A fused silica substrate is spin-coated with a layer of 600-nm-thick, positive electron-beam resist. The metalens array is defined in resist using an electron-beam lithography system. This process is performed at a beam current of 2 nA and accelerating voltage of 100 kV. Then, the patterned resist is coated with a layer of TiO2 at a temperature of 90 °C using atomic-layer deposition (ALD). The overcoated TiO2 film is etched by employing an inductively coupled-plasma reactive ion etching (ICP-RIE) in a mixture of Cl2 and BCl3 gas.

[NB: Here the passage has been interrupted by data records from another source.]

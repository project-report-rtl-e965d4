// tb_vga_controller: loads note cells and a ball count over the Avalon
// port, reads them back, then watches the VGA outputs the way a monitor
// would. Pixels are taken on rising vga_clk edges and placed from the
// falling edges of hsync and vsync. For two frames it checks the 640x480
// timing (800 pixels x 525 lines, 96-pixel hsync, 2-line vsync, active
// area from pixel 144 and line 35), the blanking, every background pixel
// (strings, hit bar, score balls, black) and the centre, rim and corner of
// every note.
module tb_vga_controller;
  logic clk = 0, reset_n = 0, chipselect = 0, read = 0, write = 0;
  logic [3:0] address = '0;
  logic [15:0] writedata = '0, readdata;
  logic vga_clk, vga_hs, vga_vs, vga_blank_n, vga_sync_n;
  logic [9:0] vga_r, vga_g, vga_b;
  int checks = 0, failures = 0, errors_shown = 0;

  vga_controller dut (.*);
  always #5 clk = !clk;

  task automatic fail(string msg);
    failures++;
    if (errors_shown++ < 20) $display("FAIL at %0t: %s", $time, msg);
  endtask

  task automatic bus_write(int a, logic [15:0] d);
    @(negedge clk); chipselect = 1; write = 1; address = 4'(a); writedata = d;
    @(negedge clk); chipselect = 0; write = 0;
  endtask

  // note in a cell: string column (2..6), y centre, display and wrong bits
  function automatic logic [15:0] note(int col, int y);
    return 16'((1 << 13) | (y << 3) | col);
  endfunction

  localparam int BALLS = 3;
  int ncol [4] = '{2, 4, 6, 3};
  int ny   [4] = '{200, 390, 60, 470};
  logic [29:0] fill [5] = '{{10'h000, 10'h320, 10'h000}, {10'h370, 10'h000, 10'h000},
                            {10'h3c0, 10'h370, 10'h000}, {10'h000, 10'h140, 10'h3c0},
                            {10'h3e8, 10'h208, 10'h000}};

  function automatic logic [29:0] background(int x, int y);
    int bx [5] = '{500, 540, 572, 596, 612};
    int br [5] = '{20, 16, 12, 8, 4};
    for (int k = 0; k < BALLS; k++)
      if ((x - bx[k]) * (x - bx[k]) + (y - 40) * (y - 40) <= br[k] * br[k])
        return {10'h280, 10'h100, 10'h3fc};
    if (x > 140 && x < 370 && y > 380 && y < 400) return {10'h000, 10'h0ff, 10'h0ff};
    for (int k = 0; k < 5; k++) if (x == 156 + 50 * k) return '1;
    return '0;
  endfunction

  // -1: not in a note box; else index of the note that covers (x, y)
  function automatic int note_at(int x, int y);
    for (int i = 0; i < 4; i++) begin
      int cx = 156 + 50 * (ncol[i] - 2);
      if (x >= cx - 16 && x < cx + 16 && y >= ny[i] - 16 && y < ny[i] + 16) return i;
    end
    return -1;
  endfunction

  // monitor side
  logic hs_q = 1, vs_q = 1;
  int p = -100000, line = -100000, frames = 0, line_len = 0, hs_low = 0, vs_low_lines = 0;
  int note_pixels = 0;

  always @(posedge vga_clk) if (reset_n && frames < 3) begin
    if (!vga_hs && hs_q) begin
      if (frames > 0 && line >= 0) begin
        checks++;
        if (p != 800) fail($sformatf("line of %0d pixels", p));
      end
      p = 0;
      line++;
      if (!vga_vs) vs_low_lines++;
    end
    if (!vga_vs && vs_q) begin
      if (frames > 0) begin
        checks++;
        if (line != 525) fail($sformatf("frame of %0d lines", line));
        checks++;
        if (vs_low_lines != 2 + 1) fail($sformatf("vsync low for %0d lines", vs_low_lines - 1));
      end
      vs_low_lines = 1;
      line = 0;
      frames++;
    end
    if (p == 96 && frames > 0) begin
      checks++;
      if (hs_low != 96) fail($sformatf("hsync low for %0d pixels", hs_low));
    end
    if (!vga_hs) hs_low = (!vga_hs && hs_q) ? 1 : hs_low + 1;
    if (frames > 0 && line >= 0) begin
      automatic int x = p - 144, y = line - 35;
      automatic bit act = x >= 0 && x < 640 && y >= 0 && y < 480;
      checks++;
      if (vga_blank_n !== act) fail($sformatf("blank_n=%b at pixel %0d line %0d", vga_blank_n, p, line));
      if (act) begin
        automatic int n = note_at(x, y);
        automatic logic [29:0] got = {vga_r, vga_g, vga_b};
        if (n < 0) begin
          checks++;
          if (got !== background(x, y)) fail($sformatf("(%0d,%0d) colour %h expected %h", x, y, got, background(x, y)));
        end else begin
          automatic int cx = 156 + 50 * (ncol[n] - 2);
          note_pixels++;
          if (x == cx && y == ny[n]) begin
            checks++;
            if (got !== fill[ncol[n] - 2]) fail($sformatf("note %0d centre %h", n, got));
          end
          if (x == cx && y == ny[n] - 15) begin
            checks++;
            if (got !== {3{10'h3fc}}) fail($sformatf("note %0d rim %h", n, got));
          end
          if ((x == cx - 16 || x == cx + 15) && (y == ny[n] - 16 || y == ny[n] + 15)) begin
            checks++;
            if (got !== background(x, y)) fail($sformatf("note %0d corner (%0d,%0d) %h", n, x, y, got));
          end
        end
      end else begin
        checks++;
        if ({vga_r, vga_g, vga_b} !== '0) fail("colour outside the active area");
      end
    end
    checks++;
    if (vga_sync_n !== 0) fail("sync_n not low");
    hs_q = vga_hs;
    vs_q = vga_vs;
    p++;
  end

  initial begin
    repeat (3) @(negedge clk);
    reset_n = 1;
    bus_write(0, 16'(BALLS));
    for (int i = 0; i < 4; i++) bus_write(i + 1, note(ncol[i], ny[i]));
    bus_write(9, note(0, 100));                 // column 0: not drawn
    bus_write(10, 16'hffff);                    // column 7: not drawn
    bus_write(11, 16'h4000 | note(7, 300));
    // read back (bit 15 is not stored)
    for (int i = 0; i < 4; i++) begin
      @(negedge clk); chipselect = 1; read = 1; address = 4'(i + 1);
      @(negedge clk); chipselect = 0; read = 0;
      checks++;
      if (readdata !== note(ncol[i], ny[i])) fail($sformatf("cell %0d read %h", i + 1, readdata));
    end
    @(negedge clk); chipselect = 1; read = 1; address = 4'd10;
    @(negedge clk); chipselect = 0; read = 0;
    checks++;
    if (readdata !== 16'h7fff) fail($sformatf("cell 10 read %h", readdata));
    wait (frames == 3);
    checks++;
    if (note_pixels != 2 * (3 * 32 * 32 + 26 * 32))  // note 3 runs 6 rows past the bottom
      fail($sformatf("%0d pixels in note boxes", note_pixels));
    $display("TB_RESULT checks=%0d failures=%0d", checks, failures);
    $finish;
  end

  initial begin
    repeat (3_000_000) @(posedge clk);
    failures++;
    $display("TB_RESULT checks=%0d failures=%0d", checks, failures);
    $finish;
  end
endmodule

Finally, the sample is soaked in n-methyl-2-pyrrolidone to remove the resist.

Characterization of metalens array

The experimental setup for measuring the focal spot of metalens array is given in supplementary Fig. S3a. A collimated laser beam passes through a polarizer and quarter-wave plate to generate circularly polarized light. The wavelength of laser is selected by using acousto-optic tunable filter system (AOTF). The microscope employs a 100 $$\times$$ objective with a numerical aperture (NA) of 0.8 to capture the intensity distribution of focal spots. The measured focal lengths for LCP and RCP light are shown in supplementary Figs. S3(b, c).